I would use the matrix type as shown here:

import Accelerate

let a = Matrix([[DSPDoubleComplex(real: 1.0, imag: 2.0), DSPDoubleComplex(real: 2.0, imag: 3.0)],
                [DSPDoubleComplex(real: 5.0, imag: 6.0), DSPDoubleComplex(real: 7.0, imag: 8.0)]])

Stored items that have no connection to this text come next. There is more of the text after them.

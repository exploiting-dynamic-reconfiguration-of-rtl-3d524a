// Dynamic area: the reconfigurable region behind a dock, holding one accelerator at a time.
//
// In the FPGA only one configuration is present and a new one is written through the
// internal configuration port. Here every accelerator is instantiated and cfg selects the
// one that is "loaded": only it sees write strobes and drives the read channel. A change
// of cfg resets the newly selected accelerator, as loading a partial configuration starts
// its flip-flops from their initial values. Configuration 0 is an empty area that reads
// as zero. The SHA-1 engine is present only when HAS_SHA1 is set, since it does not fit
// the dynamic area of the smaller (32-bit) system.
//
// The pixel accelerators use the full channel width W; the pattern matcher, the key hash
// and the SHA-1 engine are 32-bit designs and use bits [31:0], also on the 64-bit dock.
// Timing is that of the selected accelerator.
module dyn_area #(
  parameter int W        = 32,
  parameter bit HAS_SHA1 = 1'b0
) (
  input  logic         clk,
  input  logic         rst,
  input  logic [2:0]   cfg,
  input  logic [W-1:0] din,
  input  logic         wr,
  output logic [W-1:0] dout,
  output logic         dout_valid
);
  import dock_pkg::*;

  logic [2:0] cfg_q;
  logic       load_rst;
  logic [31:0]  pm_dout, sh_dout, kh_dout;
  logic [W-1:0] br_dout, bl_dout, fd_dout;
  logic         pm_v, br_v, bl_v, fd_v, sh_v, kh_v;

  always_ff @(posedge clk) begin
    if (rst) cfg_q <= CFG_EMPTY;
    else     cfg_q <= cfg;
  end
  assign load_rst = rst || (cfg != cfg_q);

  pattern_match u_pm (.clk, .rst(load_rst), .din(din[31:0]), .wr(wr && cfg == CFG_PATTERN),
                      .dout(pm_dout), .dout_valid(pm_v));
  pix_brightness #(.W(W)) u_br (.clk, .rst(load_rst), .din, .wr(wr && cfg == CFG_BRIGHTNESS),
                                .dout(br_dout), .dout_valid(br_v));
  pix_blend #(.W(W)) u_bl (.clk, .rst(load_rst), .din, .wr(wr && cfg == CFG_BLEND),
                           .dout(bl_dout), .dout_valid(bl_v));
  pix_fade #(.W(W)) u_fd (.clk, .rst(load_rst), .din, .wr(wr && cfg == CFG_FADE),
                          .dout(fd_dout), .dout_valid(fd_v));
  key_hash u_kh (.clk, .rst(load_rst), .din(din[31:0]), .wr(wr && cfg == CFG_HASH),
                 .dout(kh_dout), .dout_valid(kh_v));

  if (HAS_SHA1) begin : g_sha1
    sha1_core u_sha (.clk, .rst(load_rst), .din(din[31:0]), .wr(wr && cfg == CFG_SHA1),
                     .dout(sh_dout), .dout_valid(sh_v));
  end else begin : g_no_sha1
    assign sh_dout = '0;
    assign sh_v    = 1'b0;
  end

  always_comb begin
    unique case (cfg)
      CFG_PATTERN:    begin dout = W'(pm_dout); dout_valid = pm_v; end
      CFG_BRIGHTNESS: begin dout = br_dout;     dout_valid = br_v; end
      CFG_BLEND:      begin dout = bl_dout;     dout_valid = bl_v; end
      CFG_FADE:       begin dout = fd_dout;     dout_valid = fd_v; end
      CFG_SHA1:       begin dout = W'(sh_dout); dout_valid = sh_v; end
      CFG_HASH:       begin dout = W'(kh_dout); dout_valid = kh_v; end
      default:        begin dout = '0;          dout_valid = 1'b0; end
    endcase
  end
endmodule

let b = Matrix([[DSPDoubleComplex(real: 1.0, imag: 2.0), DSPDoubleComplex(real: 2.0, imag: 3.0)],
                [DSPDoubleComplex(real: 5.0, imag: 6.0), DSPDoubleComplex(real: 7.0, imag: 8.0)]])

let c = a * b

for i in 0..<c.rows {
    for j in 0..<c.columns {
        print(c.values[i * c.columns + j], terminator: " ")
    }
    print()
}

// This prints
// DSPDoubleComplex(real: -11.0, imag: 31.0) DSPDoubleComplex(real: -14.0, imag: 44.0)
// DSPDoubleComplex(real: -20.0, imag: 98.0) DSPDoubleComplex(real: -23.0, imag: 139.0)

So @gchilds, are you recommending that I don't use an array like let values: [T] for the underlying data storage? If you use an unsafe buffer pointer to store the values then how would you initialize the actual values of matrix A and B?

scanon · May 10, 2024, 1:34am

This has been the accepted nomenclature for LAPACK bindings with 64b indices for at least fifteen years or so. It has nothing to do with CInt/CLong, but rather whether the LAPACK integer type (which is usually a typedef in LAPACK C headers) is a 32 or 64b integer. It is not a very good name, but here we are. It's the name that developers expect.

See, e.g. the definition of lapack_int in Intel's LAPACKE interfaces: LAPACK: LAPACKE/include/lapacke_config.h Source File

ekrich · July 17, 2024, 11:22pm

I am working from an alternate world, bindings from Scala Native to C. What would be ideal, it seems even for Swift would be the addition of the LAPACKE interface to the new underlying LAPACK interface in Accelerate. This way macOS and Linux could use the same interface which is much more friendly than LAPACK with pointers to integers etc.